By now we’ve all heard that Mitt Romney would cut government federal funding to PBS if he were elected President. While I admit I almost wanted to turn the channel when I heard this, I did reconsider and continued listening. The fact is, whether we re-elect President Obama or whether we elect Governor Romney next month, there will no-doubt be cuts in spending coming our way – controversial, difficult cuts that could hurt many in all sorts of foreseeable ways. This letter could be written about any one of thousands of possible beloved programs on the chopping block. But, this love letter is for my beloved PBS.
I write this letter as a parent of twin toddlers. Let me paint you a picture of our morning, as I’m guessing it’s a familiar one. Up at 7:30, I am greeted by smiles (usually) and four hands reaching up at me from cribs on opposite sides of the room (thank goodness they have not yet figured out how to climb out of them). There is often an eager “Mama, up?” and they happily tell me about their night, how they heard the “choo-choo” outside this morning, or how they want to turn the fan on and off 100 times. All is well with the world until they remember it is breakfast time. Then, in an instant, the meltdown(s) begin.
One cannot change two diapers, negotiate clothing options, gather all the blankies, Elmos, and assorted books (that we must have) and get two 20+ pound toddlers down the stairs fast enough.
And, then…one has to actually make breakfast. Meanwhile, my sweet little cherubs have turned into ravenous beasts who cannot wait one more second for their milk, bananas, and “wa-kuls.” My house sounds about like a lion’s den, until…click.
Thank goodness for that curious little monkey.
Two pacified brothers sitting side-by-side, blankies and Elmos in arms (one thumb in mouth), watching George on his latest adventure.
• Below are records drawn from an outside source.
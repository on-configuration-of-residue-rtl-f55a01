// rns_scaler: pipelined scaling of a signed residue number by K.
//
// Input X is a signed number in residue form (all NMOD channels); the output
// is Y = floor((X + r) / K) in residue form, where K = m1*m2 (the first NSCALE
// moduli), H = (M-1)/2 and r = H mod K, i.e. X/K rounded to within one unit.
// The scaler is the one the processor needs after each butterfly stage;
// scaling by mixed-radix conversion follows the approach the processor cites,
// while the pipeline below is this design's own:
//   stage 0          X' = X + H, which maps the signed range onto [0, M)
//   stages 1..NSCALE mixed-radix digits a_s of X' are removed one modulus at a
//                    time: v_i <- (v_i - a_s) * m_s^-1 (mod m_i). Afterwards
//                    channels NSCALE.. hold Y' = floor(X'/K).
//   next stages      base extension: the mixed-radix digits b_s of Y' in the
//                    remaining channels are formed the same way and summed,
//                    weighted, into channels 0..NSCALE-1
//   last stage       the offset is removed again: Y = Y' - (H div K).
// Interface: one number per clock, in_valid/out_valid, latency NMOD+1
// cycles (8), no stalls. Synchronous active-low reset clears the valid pipe.
module rns_scaler
  import mqrns_pkg::*;
(
  input  logic  clk,
  input  logic  rst_n,
  input  logic  in_valid,
  input  rvec_t in_x,
  output logic  out_valid,
  output rvec_t out_y
);

  // v: working residues, u: Y' captured after the last scaling step,
  // acc: Y' being rebuilt in channels 0..NSCALE-1
  rvec_t v   [NMOD];
  rvec_t u   [NMOD];
  rvec_t acc [NMOD];
  logic  vld [NMOD];

  // weight of mixed-radix digit s of Y' in channel c: prod m_l, NSCALE<=l<s
  function automatic res_t mr_weight(int s, int c);
    int unsigned w;
    w = 1;
    for (int l = NSCALE; l < s; l++) w = (w * MODULI[l]) % MODULI[c];
    return res_t'(w);
  endfunction

  // stage 0: add the signed offset
  always_ff @(posedge clk) begin
    for (int i = 0; i < NMOD; i++) begin
      v[0][i]   <= add_mod(in_x[i], res_t'(lres(longint'(HALF_M), MODULI[i])), MODULI[i]);
      u[0][i]   <= '0;
      acc[0][i] <= '0;
    end
  end

  // stages 1..NMOD-1: one mixed-radix digit per stage
  for (genvar st = 1; st < NMOD; st++) begin : g_mrc
    localparam int S = st - 1;   // channel whose digit is removed
    always_ff @(posedge clk) begin
      for (int i = 0; i < NMOD; i++) begin
        if (i > S)
          v[st][i] <= mul_mod(sub_mod(v[st-1][i], res_t'(32'(v[st-1][S]) % MODULI[i]), MODULI[i]),
                              res_t'(inv_mod(MODULI[S], MODULI[i])), MODULI[i]);
        else
          v[st][i] <= v[st-1][i];
      end
      // Y' residues are ready once the NSCALE scaling digits are removed
      if (st == NSCALE) begin
        for (int i = 0; i < NMOD; i++)
          u[st][i] <= (i > S)
                      ? mul_mod(sub_mod(v[st-1][i], res_t'(32'(v[st-1][S]) % MODULI[i]), MODULI[i]),
                                res_t'(inv_mod(MODULI[S], MODULI[i])), MODULI[i])
                      : '0;
      end else begin
        u[st] <= u[st-1];
      end
      // base extension: accumulate digit b_S of Y' into the low channels
      for (int c = 0; c < NMOD; c++) begin
        if (S >= NSCALE && c < NSCALE)
          acc[st][c] <= add_mod(acc[st-1][c],
                                mul_mod(res_t'(32'(v[st-1][S]) % MODULI[c]), mr_weight(S, c), MODULI[c]),
                                MODULI[c]);
        else
          acc[st][c] <= acc[st-1][c];
      end
    end
  end

  // last stage: final digit, then remove the offset H div K
  always_ff @(posedge clk) begin
    for (int i = 0; i < NMOD; i++) begin
      if (i < NSCALE)
        out_y[i] <= sub_mod(
                      add_mod(acc[NMOD-1][i],
                              mul_mod(res_t'(32'(v[NMOD-1][NMOD-1]) % MODULI[i]),
                                      mr_weight(NMOD-1, i), MODULI[i]),
                              MODULI[i]),
                      res_t'(lres(longint'(OFFS_Q), MODULI[i])), MODULI[i]);
      else
        out_y[i] <= sub_mod(u[NMOD-1][i], res_t'(lres(longint'(OFFS_Q), MODULI[i])), MODULI[i]);
    end
  end

  // valid pipeline
  always_ff @(posedge clk) begin
    if (!rst_n) begin
      for (int k = 0; k < NMOD; k++) vld[k] <= 1'b0;
      out_valid <= 1'b0;
    end else begin
      vld[0] <= in_valid;
      for (int k = 1; k < NMOD; k++) vld[k] <= vld[k-1];
      out_valid <= vld[NMOD-1];
    end
  end

endmodule
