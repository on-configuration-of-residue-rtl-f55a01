// tb_rns_scaler: self-checking test of the residue scaler.
//
// Drives signed numbers spread over the whole dynamic range (both ends, zero,
// small values of either sign, random values), in bursts with gaps, and checks
// every result against floor((X + r)/K) computed with 64-bit integers, as
// well as the 8-cycle latency.
module tb_rns_scaler;
  import mqrns_pkg::*;
  import mqrns_tb_pkg::*;

  localparam int LATENCY = NMOD + 1;
  localparam int NVEC    = 3000;

  logic  clk = 1'b0;
  logic  rst_n = 1'b0;
  logic  in_valid = 1'b0;
  rvec_t in_x = '0;
  logic  out_valid;
  rvec_t out_y;

  rns_scaler dut (.*);

  always #5 clk = ~clk;

  int checks = 0, failures = 0, cycle = 0, nneg = 0;
  longint exp_q[$];
  int     t_q[$];

  always @(posedge clk) cycle <= cycle + 1;

  initial begin
    repeat (200000) @(posedge clk);
    failures++;
    $display("TB_RESULT checks=%0d failures=%0d", checks, failures);
    $finish;
  end

  function automatic longint pick(int k);
    longint h;
    h = longint'(HALF_M);
    case (k)
      0: return h;
      1: return -h;
      2: return 0;
      3: return -1;
      4: return h - 1;
      5: return -h + 1;
      default: begin
        case ($urandom_range(0, 2))
          0: return longint'($urandom_range(0, 20000)) - 10000;
          1: return (longint'($urandom) * 97 + longint'($urandom_range(0, 96))) % h
                    * (($urandom_range(0, 1) == 1) ? 1 : -1);
          default: return longint'($signed($urandom)) * 64;
        endcase
      end
    endcase
  endfunction

  // compare outputs
  always @(posedge clk) begin
    if (rst_n && out_valid) begin
      longint e;
      int t;
      checks++;
      if (exp_q.size() == 0) begin
        failures++;
        $display("unexpected output");
      end else begin
        e = exp_q.pop_front();
        t = t_q.pop_front();
        if (out_y !== to_rvec(e)) begin
          failures++;
          if (failures < 10) $display("mismatch: got %0d expected %0d", from_rvec(out_y), e);
        end
        if (cycle - t != LATENCY) begin
          failures++;
          if (failures < 10) $display("latency %0d expected %0d", cycle - t, LATENCY);
        end
      end
    end
  end

  initial begin
    repeat (3) @(posedge clk);
    rst_n <= 1'b1;
    for (int n = 0; n < NVEC; n++) begin
      longint x;
      if ($urandom_range(0, 7) == 0) begin
        in_valid <= 1'b0;
        @(posedge clk);
      end
      x = pick(n);
      if (x < 0) nneg++;
      in_valid <= 1'b1;
      in_x     <= to_rvec(x);
      exp_q.push_back(scale_ref(x));
      t_q.push_back(cycle + 1);
      @(posedge clk);
    end
    in_valid <= 1'b0;
    repeat (LATENCY + 5) @(posedge clk);
    checks++;
    if (exp_q.size() != 0 || nneg == 0) begin
      failures++;
      $display("outputs missing: %0d, negative inputs: %0d", exp_q.size(), nneg);
    end
    $display("TB_RESULT checks=%0d failures=%0d", checks, failures);
    $finish;
  end
endmodule
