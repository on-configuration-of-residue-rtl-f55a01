// twiddle_gen: integer twiddle factors of one FFT stage, in residue form.
//
// The FFT coefficients are fractional, so the processor multiplies them by the
// constant K and rounds them to integers; the scalers later divide by K. For
// butterfly group i of a stage whose butterflies span 4L points, output k needs
// W^(k*i*N/(4L)) with W = exp(-2*pi*j/N). This block returns, for k = 0..3,
//   re = round(K*cos(2*pi*e/N)),  im = -round(K*sin(2*pi*e/N))
// reduced modulo every channel modulus.
//
// A quarter-wave table of round(K*cos(2*pi*t/1024)), t = 0..256, is read from
// twiddle_cos.hex; sine values and the other quadrants come from the table by
// symmetry (sin(p) = cos(pi/2 - p)). Each signed value is then reduced modulo
// the moduli. The table and the symmetry trick are this design's choice.
//
// Interface: grp is the group index i; the twiddles appear one clock later
// (registered). N must be a power of four not above 1024.
module twiddle_gen
  import mqrns_pkg::*;
#(
  parameter int N = 1024,   // transform length
  parameter int L = 256     // quarter span of this stage's butterflies
)(
  input  logic                         clk,
  input  logic [$clog2(L > 1 ? L : 2)-1:0] grp,
  output rvec_t                        w_re [4],
  output rvec_t                        w_im [4]
);
  localparam int TAB_N  = 1024;              // resolution of the stored table
  localparam int QTR    = TAB_N / 4;
  localparam int TSTEP  = TAB_N / N;         // table steps per exponent step
  localparam int ESTEP  = N / (4 * L);       // exponent step per group index
  localparam int TW     = 12;                // width of the stored magnitudes

  logic [TW-1:0] cos_tab [QTR + 1];
  initial $readmemh("rtl/twiddle_cos.hex", cos_tab);

  typedef logic signed [TW:0] tw_int_t;

  // residue of a signed twiddle value
  function automatic res_t to_res(tw_int_t v, int unsigned m);
    logic [TW-1:0] mag;
    logic [TW-1:0] r;
    mag = v[TW] ? TW'(-v) : TW'(v);
    r   = mag % TW'(m);
    if (v[TW] && r != 0) r = TW'(m) - r;
    return res_t'(r);
  endfunction

  tw_int_t c_int [4], s_int [4];   // K*cos, K*sin of each exponent

  always_comb begin
    for (int k = 0; k < 4; k++) begin
      logic [9:0] e;      // exponent in table units, modulo 1024
      logic [1:0] q;
      logic [7:0] r;
      tw_int_t    cphi, sphi;
      e    = 10'(k * int'(grp) * ESTEP * TSTEP);
      q    = e[9:8];
      r    = e[7:0];
      cphi = tw_int_t'({1'b0, cos_tab[{1'b0, r}]});
      sphi = tw_int_t'({1'b0, cos_tab[9'(QTR) - {1'b0, r}]});
      case (q)
        2'd0:    begin c_int[k] =  cphi; s_int[k] =  sphi; end
        2'd1:    begin c_int[k] = -sphi; s_int[k] =  cphi; end
        2'd2:    begin c_int[k] = -cphi; s_int[k] = -sphi; end
        default: begin c_int[k] =  sphi; s_int[k] = -cphi; end
      endcase
    end
  end

  always_ff @(posedge clk) begin
    for (int k = 0; k < 4; k++)
      for (int i = 0; i < NMOD; i++) begin
        w_re[k][i] <= to_res(c_int[k], MODULI[i]);
        w_im[k][i] <= to_res(-s_int[k], MODULI[i]);
      end
  end

endmodule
Milk poured. Bananas sliced. Waffles toasted.
Could I manage to make breakfast each day without PBS? Sure. I could probably turn on any number of cartoons and get a similar result. However, when I turn on PBS, I breathe a double sigh of relief – one for the cherished moment of peace in an always hectic morning and a second for the peace I feel knowing they are not just staring aimlessly at the screen, but that they are learning and spending quality time with their dear friends.
Really, isn’t Elmo every child’s first BFF?
I could rattle off a list of achievements my children have reached with PBS. I could tell you how the first time “Big Brother” said his own name, it was when he proudly shouted it out to Super Why. I could tell you how “Little Brother” started singing “go-go-go” (on an adventure) before he could walk. (He was a late walker and an early talker, but still don’t tell my pediatrician as we obviously broke/break the no TV before 2 rule at our house). I could tell you how our favorite books are any and all with Elmo, Big Bird, George, Clifford or Arthur gracing the pages. I could tell you how one of my favorite parts of our morning is when “Big Brother” hops off the couch to do his morning exercise with Coach Hooper. Or, I could tell you how I get seriously sentimental when Daniel Tiger puts on that nostalgic red sweater.
But, instead, I’ll simply say that I know my kids are growing and learning with PBS. Not only that, but I believe that these programs are helping to foster a real love of learning in my children, just as they did in me when I was a child. (My kids are giddy about a Super Hero whose most awesome power is the ability to “look in a book” and read…how fantastic is that?)
So, while I know there are countless good and important programs that may find themselves losing precious funding, I will offer my voice in support of keeping that 0.012% of the federal budgetfor our children’s first friends, for our own fond memories, for the love of learning, for early education, and for PBS.